Panama Bus Trip – Remarkable Fishing
Many men and women travel to the Panama to live, work and play. My reason for going to Panama was to take a fishing trip and to see my childhood home. I traveled there because I knew I could find a fishing trip that would fit my tight budget. Panama is world famous for fishing and is a popular retirement location for Americans looking to live on a frugal budget.
Arriving in Panama
I hopped on a Delta flight from Seattle and flew to Atlanta. At Atlanta, I boarded a direct flight to Panama City, Panama. Thanks, Delta! The airport I flew into is called Tocumen Airport at Panama City, Panama.
Bus Ride to My Hotel
Clearing customs, I exited the cold air conditioning of the airport into the thick, humid night air. The air felt like a wet wool blanket. I moved quickly, looking for the bus stop. I reviewed a YouTube video to learn how to walk from the airport to the bus station at the front of the airport. Yes! Could I pay just fifty cents to get from Tocumen Airport to my hotel downtown and save $35? Well, I was on the bus. I had made it!
The driver raced the engine, and off we were! The traffic was insane. Horns were blaring. Drivers bumper to bumper. The exhaust fumes were stinging my eyes, and I could see the traffic building up in front of us. The driver turned up the music in the bus. We were a rolling mariachi band!
Traveling to Lake Gatun
The next morning, I met Rich, the owner of Panama Fishing. We left and jumped in his truck.
Rich described himself as a modern day adventurer. He had been to the Darien Jungle, Bolivia, all over Central and South America and was even bitten by a bat. I could tell that he was an experienced outdoorsman.

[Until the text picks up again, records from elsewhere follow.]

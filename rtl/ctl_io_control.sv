// ctl_io_control: token-controlled output of the hybrid controller.
//
// Without the token, the controller is a one-flip-flop stage of the data
// chain: data_out follows data_in (from the layer above) one clock later. A
// token_in pulse (from the layer below, or from the tower controller for the
// first layer) is held until the event buffer currently selected for reading
// is ready; then the packet is sent, most significant bit of each word first:
//   start bit 1
//   word 0: layer address (5 bits), number of hits (6 bits)
//   if there are hits:
//     word 1: error flag (1 bit), time-over-threshold (10 bits)
//     the hit words (5-bit chip, 6-bit channel)
//     the 11-bit check-sum of the words above, when cksum_en is set
// A packet with no hits is the start bit and word 0 alone. After the last bit
// the buffer is released, the read buffer selection toggles and token_out
// pulses for one clock toward the layer above.
// aux_valid/aux_bit let the command unit put control-register read-back bits
// on the line; that happens only outside data taking.
module ctl_io_control
  import glast_pkg::*;
(
  input  logic                 clk,
  input  logic                 rst_n,
  input  logic                 soft_rst,
  input  logic [4:0]           layer_addr,
  input  logic                 cksum_en,
  input  logic                 token_in,
  output logic                 token_out,
  input  logic                 data_in,
  output logic                 data_out,
  input  logic                 aux_valid,
  input  logic                 aux_bit,
  // event buffers
  input  logic [1:0]                 buf_ready,
  input  logic [1:0][5:0]            buf_nhits,
  input  logic [1:0][TOT_BITS-1:0]   buf_tot,
  input  logic [1:0]                 buf_err,
  input  logic [1:0][WORD_BITS-1:0]  buf_word,
  output logic [5:0]                 ridx,
  output logic [1:0]                 buf_release,
  output logic                       rd_sel,
  output logic                       sending
);
  typedef enum logic [2:0] {P_START, P_W0, P_W1, P_HIT, P_CK} phase_e;

  logic                 tok_pend;
  phase_e               ph;
  logic [3:0]           bitpos;
  logic [WORD_BITS-1:0] word, ck;

  ctl_checksum u_ck (
    .clk, .rst_n, .clear(soft_rst || !sending),
    .add(sending && ph != P_START && ph != P_CK && bitpos == 4'd10),
    .word, .sum(ck));

  always_comb begin
    unique case (ph)
      P_W0:    word = {layer_addr, buf_nhits[rd_sel]};
      P_W1:    word = {buf_err[rd_sel], buf_tot[rd_sel]};
      P_HIT:   word = buf_word[rd_sel];
      P_CK:    word = ck;
      default: word = '0;
    endcase
  end

  wire start_send = tok_pend && !sending && buf_ready[rd_sel];
  wire last_bit   = (bitpos == 4'd10);
  wire [5:0] nh   = buf_nhits[rd_sel];

  always_ff @(posedge clk or negedge rst_n) begin
    if (!rst_n) begin
      tok_pend <= 1'b0; sending <= 1'b0; ph <= P_START; bitpos <= '0;
      ridx <= '0; rd_sel <= 1'b0; token_out <= 1'b0; data_out <= 1'b0;
      buf_release <= '0;
    end else if (soft_rst) begin
      tok_pend <= 1'b0; sending <= 1'b0; ph <= P_START; bitpos <= '0;
      ridx <= '0; rd_sel <= 1'b0; token_out <= 1'b0; data_out <= 1'b0;
      buf_release <= '0;
    end else begin
      token_out   <= 1'b0;
      buf_release <= '0;
      if (token_in) tok_pend <= 1'b1;

      if (!sending) begin
        data_out <= aux_valid ? aux_bit : data_in;
        if (start_send) begin
          sending <= 1'b1; tok_pend <= 1'b0; ph <= P_START; bitpos <= '0;
          ridx <= '0;
        end
      end else begin
        if (ph == P_START) begin
          data_out <= 1'b1;
          ph <= P_W0; bitpos <= '0;
        end else begin
          data_out <= word[4'd10 - bitpos];
          bitpos   <= last_bit ? '0 : bitpos + 1'b1;
          if (last_bit) begin
            unique case (ph)
              P_W0:  if (nh == 0) ph <= P_START; else ph <= P_W1;
              P_W1:  ph <= P_HIT;
              P_HIT: if (ridx == nh - 6'd1) ph <= cksum_en ? P_CK : P_START;
                     else ridx <= ridx + 1'b1;
              default: ph <= P_START;
            endcase
            if ((ph == P_W0 && nh == 0) || ph == P_CK ||
                (ph == P_HIT && ridx == nh - 6'd1 && !cksum_en)) begin
              sending   <= 1'b0;
              token_out <= 1'b1;
              buf_release[rd_sel] <= 1'b1;
              rd_sel    <= !rd_sel;
            end
          end
        end
      end
    end
  end

  // The token must not arrive twice before the packet went out.
  a_token: assert property (@(posedge clk) disable iff (!rst_n)
                            token_in |-> !tok_pend)
    else $error("ctl_io_control: token received while one is pending");
endmodule
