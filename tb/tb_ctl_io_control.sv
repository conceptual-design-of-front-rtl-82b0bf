// tb_ctl_io_control: drives the packet output unit with two event buffers
// modelled in the testbench. Checks the one-clock pass-through without the
// token, the read-back path, the packet format (start bit, layer/count word,
// error/TOT word, hit words, check-sum), the empty packet, check-sum off,
// holding the token until the buffer is ready, the buffer release and the
// token pass-on, and the alternation between the two buffers.
module tb_ctl_io_control;
  import glast_pkg::*;
  logic clk = 0, rst_n = 0, soft_rst = 0, cksum_en = 1, token_in = 0, token_out;
  logic data_in = 0, data_out, aux_valid = 0, aux_bit = 0;
  logic [4:0] layer_addr = 5'd19;
  logic [1:0] buf_ready = '0, buf_err = '0, buf_release;
  logic [1:0][5:0] buf_nhits;
  logic [1:0][TOT_BITS-1:0] buf_tot;
  logic [1:0][WORD_BITS-1:0] buf_word;
  logic [5:0] ridx;
  logic rd_sel, sending;
  logic [10:0] mem [2][63];
  always #5 clk = !clk;
  assign buf_word[0] = mem[0][ridx];
  assign buf_word[1] = mem[1][ridx];
  ctl_io_control dut (.*);

  int checks = 0, failures = 0;
  task automatic check(bit ok, string what);
    checks++; if (!ok) begin failures++; $display("FAIL: %s", what); end
  endtask
  initial begin
    repeat (50000) @(posedge clk); failures++;
    $display("TB_RESULT checks=%0d failures=%0d", checks, failures); $finish;
  end
  int nrel [2] = '{0, 0}; int ntok = 0;
  always @(posedge clk) begin
    if (rst_n) begin
      if (buf_release[0]) begin nrel[0]++; buf_ready[0] <= 0; end
      if (buf_release[1]) begin nrel[1]++; buf_ready[1] <= 0; end
      if (token_out) ntok++;
    end
  end

  // expected serial packet of buffer b
  function automatic void packet(int b, bit ck, output bit s[$]);
    logic [10:0] w, sum;
    s = {}; s.push_back(1);
    w = {layer_addr, buf_nhits[b]}; sum = w;
    for (int i = 10; i >= 0; i--) s.push_back(w[i]);
    if (buf_nhits[b] == 0) return;
    w = {buf_err[b], buf_tot[b]}; sum += w;
    for (int i = 10; i >= 0; i--) s.push_back(w[i]);
    for (int h = 0; h < buf_nhits[b]; h++) begin
      w = mem[b][h]; sum += w;
      for (int i = 10; i >= 0; i--) s.push_back(w[i]);
    end
    if (ck) for (int i = 10; i >= 0; i--) s.push_back(sum[i]);
  endfunction

  task automatic receive(bit exp[$], string what);
    bit ok; int guard;
    guard = 0;
    while (!data_out && guard < 500) begin @(negedge clk); guard++; end
    ok = 1;
    foreach (exp[i]) begin
      ok &= (data_out == exp[i]); @(negedge clk);
    end
    check(ok, what);
  endtask

  initial begin
    bit e[$];
    repeat (3) @(negedge clk); rst_n = 1; @(negedge clk);
    // pass-through with one clock delay, and the read-back path
    for (int i = 0; i < 50; i++) begin
      logic b; b = 1'($urandom);
      data_in = b; @(negedge clk);
      check(data_out == b, "pass-through one clock later");
    end
    data_in = 0;
    aux_valid = 1; aux_bit = 1; data_in = 0; @(negedge clk);
    check(data_out == 1, "read-back bit has priority");
    aux_valid = 0; @(negedge clk);

    // buffer 0: 5 hits, buffer 1: empty
    for (int h = 0; h < 63; h++) begin mem[0][h] = 11'($urandom); mem[1][h] = 11'($urandom); end
    buf_nhits[0] = 6'd5; buf_tot[0] = 10'd321; buf_err[0] = 1;
    buf_nhits[1] = 6'd0; buf_tot[1] = 10'd0;   buf_err[1] = 0;
    // token before the buffer is ready: held
    token_in = 1; @(negedge clk); token_in = 0;
    repeat (20) @(negedge clk);
    check(data_out == 0 && ntok == 0, "token held while buffer not ready");
    buf_ready[0] = 1;
    packet(0, 1, e);
    receive(e, "packet with hits and check-sum");
    repeat (2) @(negedge clk);
    check(nrel[0] == 1 && ntok == 1, $sformatf("buffer 0 released and token passed %0d %0d", nrel[0], ntok));
    buf_ready[1] = 1;
    token_in = 1; @(negedge clk); token_in = 0;
    packet(1, 1, e);
    receive(e, "empty packet: start bit and first word only");
    repeat (2) @(negedge clk);
    check(nrel[1] == 1 && ntok == 2, "buffer 1 released");
    // back to buffer 0, check-sum off, 63 hits
    cksum_en = 0; buf_nhits[0] = 6'd63; buf_err[0] = 0; buf_ready[0] = 1;
    token_in = 1; @(negedge clk); token_in = 0;
    packet(0, 0, e);
    receive(e, "63-hit packet without check-sum");
    repeat (2) @(negedge clk);
    check(nrel[0] == 2 && ntok == 3 && rd_sel == 1, "alternates buffers");
    $display("TB_RESULT checks=%0d failures=%0d", checks, failures);
    $finish;
  end
endmodule
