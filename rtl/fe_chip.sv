// fe_chip: digital part of the 64-channel front-end readout chip.
//
// The chip has no free-running clock of its own. Each controller drives a
// command line and a clock; here every flip-flop runs on the common clock clk
// and a pulse of a controller's clock is an enable (clk_en_l, clk_en_r). The
// trigger strobe latches the masked discriminator outputs into the 8-deep
// event FIFO (on its rising edge). The left-right bit of the control register
// selects the side the chip works with: its trigger strobe and its commands
// are obeyed, its output shift register is used and its fast-OR output is
// driven. Only "load control register" is accepted from both sides (this is
// how the selection is made or changed); while it runs, the previous register
// contents appear on ctrl_out, enabled (ctrl_oe) only when the chip was
// addressed by its own address, never by the wild card.
// Commands act on the 10th clock pulse of the command:
//   read event  moves the oldest FIFO row into the selected output register
//               and lets that register shift on every further clock pulse of
//               the selected side until end read event
//   clear event drops the oldest row; reset FIFO empties the FIFO; reset
//               restores every register, the FIFO and the decoders
//   calibration starts cal_strobe, held for the 512 clock pulses that make up
//               the 522 the strobe needs (the pulse length is this design's
//               choice; the analog calibration circuit uses its edges)
// The amplifiers, discriminators, DACs and pads are analog and outside this
// module: disc[] are the comparator outputs, and the mask and DAC settings are
// outputs for the analog side.
module fe_chip
  import glast_pkg::*;
(
  input  logic             clk,
  input  logic             rst_n,       // power-on reset or RESET pad
  input  logic [4:0]       chip_addr,   // hard-wired address
  input  logic [NCHAN-1:0] disc,        // comparator outputs
  // left-hand controller
  input  logic             clk_en_l,
  input  logic             cmd_l,
  input  logic             trig_l,
  // right-hand controller
  input  logic             clk_en_r,
  input  logic             cmd_r,
  input  logic             trig_r,
  // neighbour connections
  input  logic             fast_or_from_l,
  input  logic             fast_or_from_r,
  output logic             fast_or_to_l,
  output logic             fast_or_to_r,
  input  logic             data_in_l,   // from the chip on the left
  input  logic             data_in_r,   // from the chip on the right
  output logic             data_out_l,  // toward the left
  output logic             data_out_r,  // toward the right
  // control register read-back (tri-state on the chip: value and enable)
  output logic             ctrl_out,
  output logic             ctrl_oe,
  // settings for the analog part
  output logic [NCHAN-1:0] cal_mask,
  output logic [6:0]       cal_dac,     // {range, setting}
  output logic [6:0]       thr_dac,     // {range, setting}
  output logic             cal_strobe
);
  // ---------------- command decoders ----------------
  logic    soft_rst;
  logic    exec_l, exec_r, adr_l, adr_r, lds_l, lds_r, ldu_l, ldu_r, ldg_l, ldg_r;
  fe_cmd_e code_l, code_r;

  fe_cmd_decoder u_dec_l (
    .clk, .rst_n, .soft_rst, .clk_en(clk_en_l), .cmd_in(cmd_l), .chip_addr,
    .exec(exec_l), .code(code_l), .addressed(adr_l), .ld_shift(lds_l),
    .ld_unique(ldu_l), .loading(ldg_l));
  fe_cmd_decoder u_dec_r (
    .clk, .rst_n, .soft_rst, .clk_en(clk_en_r), .cmd_in(cmd_r), .chip_addr,
    .exec(exec_r), .code(code_r), .addressed(adr_r), .ld_shift(lds_r),
    .ld_unique(ldu_r), .loading(ldg_r));

  // ---------------- control register ----------------
  logic             read_right, cal_rng, thr_rng;
  logic [5:0]       cal_set, thr_set;
  logic [NCHAN-1:0] chan_mask, trig_mask;

  fe_ctrl_reg u_ctrl (
    .clk, .rst_n, .soft_rst,
    .shift_en (lds_l | lds_r),
    .ser_in   (lds_l ? cmd_l : cmd_r),   // control register input mux
    .ser_out  (ctrl_out),
    .cal_mask, .chan_mask, .trig_mask,
    .cal_range(cal_rng), .cal_dac(cal_set),
    .thr_range(thr_rng), .thr_dac(thr_set),
    .read_right);

  assign ctrl_oe = (ldg_l && adr_l && ldu_l) || (ldg_r && adr_r && ldu_r);
  assign cal_dac = {cal_rng, cal_set};
  assign thr_dac = {thr_rng, thr_set};

  // ---------------- selected side ----------------
  wire     sel_clk  = read_right ? clk_en_r : clk_en_l;
  wire     sel_exec = read_right ? exec_r : exec_l;
  fe_cmd_e sel_code;
  assign   sel_code = read_right ? code_r : code_l;
  wire     sel_trig = read_right ? trig_r : trig_l;

  wire do_read  = sel_exec && (sel_code == FE_READ_EVENT);
  wire do_clear = sel_exec && (sel_code == FE_CLEAR_EVT);
  wire do_rstf  = sel_exec && (sel_code == FE_RESET_FIFO);
  wire do_cal   = sel_exec && (sel_code == FE_CAL_STROBE);
  wire do_end   = sel_exec && (sel_code == FE_END_READ);
  assign soft_rst = sel_exec && (sel_code == FE_RESET);

  // ---------------- trigger and event FIFO ----------------
  logic trig_q;
  always_ff @(posedge clk or negedge rst_n)
    if (!rst_n) trig_q <= 1'b0; else trig_q <= sel_trig;
  wire trig_edge = sel_trig && !trig_q;

  logic [NCHAN-1:0] masked;
  logic [NCHAN:0]   head;
  logic             fifo_empty, fifo_full;
  assign masked = disc & chan_mask;

  fe_event_fifo u_fifo (
    .clk, .rst_n, .clear(do_rstf || soft_rst),
    .wr_en(trig_edge), .wr_data({|masked, masked}),
    .rd_en(do_read || do_clear), .rd_data(head),
    .empty(fifo_empty), .full(fifo_full));

  // ---------------- output shift registers ----------------
  logic reading;
  always_ff @(posedge clk or negedge rst_n) begin
    if (!rst_n)                 reading <= 1'b0;
    else if (soft_rst || do_end) reading <= 1'b0;
    else if (do_read)           reading <= 1'b1;
  end
  wire shift_now = reading && sel_clk && !sel_exec;

  logic so_l, so_r;
  fe_out_shift #(.CH0_FIRST(1'b1)) u_shift_left (
    .clk, .rst_n, .soft_rst, .load(do_read && !read_right), .row(head),
    .shift(shift_now && !read_right), .ser_in(data_in_r), .ser_out(so_l));
  fe_out_shift #(.CH0_FIRST(1'b0)) u_shift_right (
    .clk, .rst_n, .soft_rst, .load(do_read && read_right), .row(head),
    .shift(shift_now && read_right), .ser_in(data_in_l), .ser_out(so_r));

  // Drivers of the unused direction are switched off (low).
  assign data_out_l = !read_right && so_l;
  assign data_out_r =  read_right && so_r;

  // ---------------- calibration strobe ----------------
  localparam int unsigned CAL_HOLD = FE_CAL_CLOCKS - FE_FRAME_BITS - 1;
  logic [9:0] cal_cnt;
  always_ff @(posedge clk or negedge rst_n) begin
    if (!rst_n)        cal_cnt <= '0;
    else if (soft_rst) cal_cnt <= '0;
    else if (do_cal)   cal_cnt <= 10'(CAL_HOLD);
    else if (sel_clk && cal_cnt != 0) cal_cnt <= cal_cnt - 1'b1;
  end
  assign cal_strobe = (cal_cnt != 0);

  // ---------------- fast-OR ----------------
  logic own_or;
  fe_fast_or u_fast_or (
    .disc, .trig_mask, .read_right,
    .from_left(fast_or_from_l), .from_right(fast_or_from_r),
    .own(own_or), .to_right(fast_or_to_r), .to_left(fast_or_to_l));

  // A trigger into a full FIFO is lost; the tower controller must avoid it.
  property p_no_overflow;
    @(posedge clk) disable iff (!rst_n) trig_edge |-> !fifo_full;
  endproperty
  a_no_overflow: assert property (p_no_overflow)
    else $error("fe_chip %0d: trigger with a full event FIFO", chip_addr);

  logic unused_ok;
  assign unused_ok = own_or ^ fifo_empty;
endmodule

My game face was on. I was going to fish for the world-class peacock bass. The trip from my hotel to the Lake Gatun Marina took about thirty minutes. We passed former General Noriega’s house.
We arrived at the Lake Gatun Marina. Rich told me I would get a discount if I paid cash. Counting out $325 in small bills made me smile, it felt like a drug deal as I handed it to Rich. The peacock bass found in Panama, Brazil, and Florida are famous for fighting hard. They are excellent and taste similar to red snapper and grouper.
Ricky, a round man in his twenties, greeted me at the boat. He would be my guide for the day. The vessel looked clean, and there was plenty of tackle ready. Ricky told me he was from Colombia.
The Fish Didn’t Have a Chance
“I’ll get you the fish,” said Ricky over the roar of the outboard motor as we made our way to the fishing grounds. I liked what I heard. We passed several large ships transiting the canal. A ship from Germany loaded with cars cruised past us.
At the fishing grounds, many casts lead to strikes. I managed to land a couple of nice four pound Peacocks, and many smaller bass. I only wish my dad and brother were with me to experience it again.
Ricky looked at me as if to say I told you so. Indeed, he had brought me to the fish. The money spent on this trip was already worth it – I could go home! But, dozens of casts later I landed another nice four pounders. I let both fish go, to grow to lunker size, and hopefully, be caught by a young kid.
The day passed quickly, and on our return, we stopped at a small island. Ricky pointed to the island’s thick jungle vegetation. “There. See the monkeys?”
I saw four monkeys climbing and swinging in the trees. These were Capuchin monkeys, native to the forests of Central and South America.
Travel Tip: Always carry a flashlight and use it at night. Panama does not maintain their sidewalks. The streets are full of holes.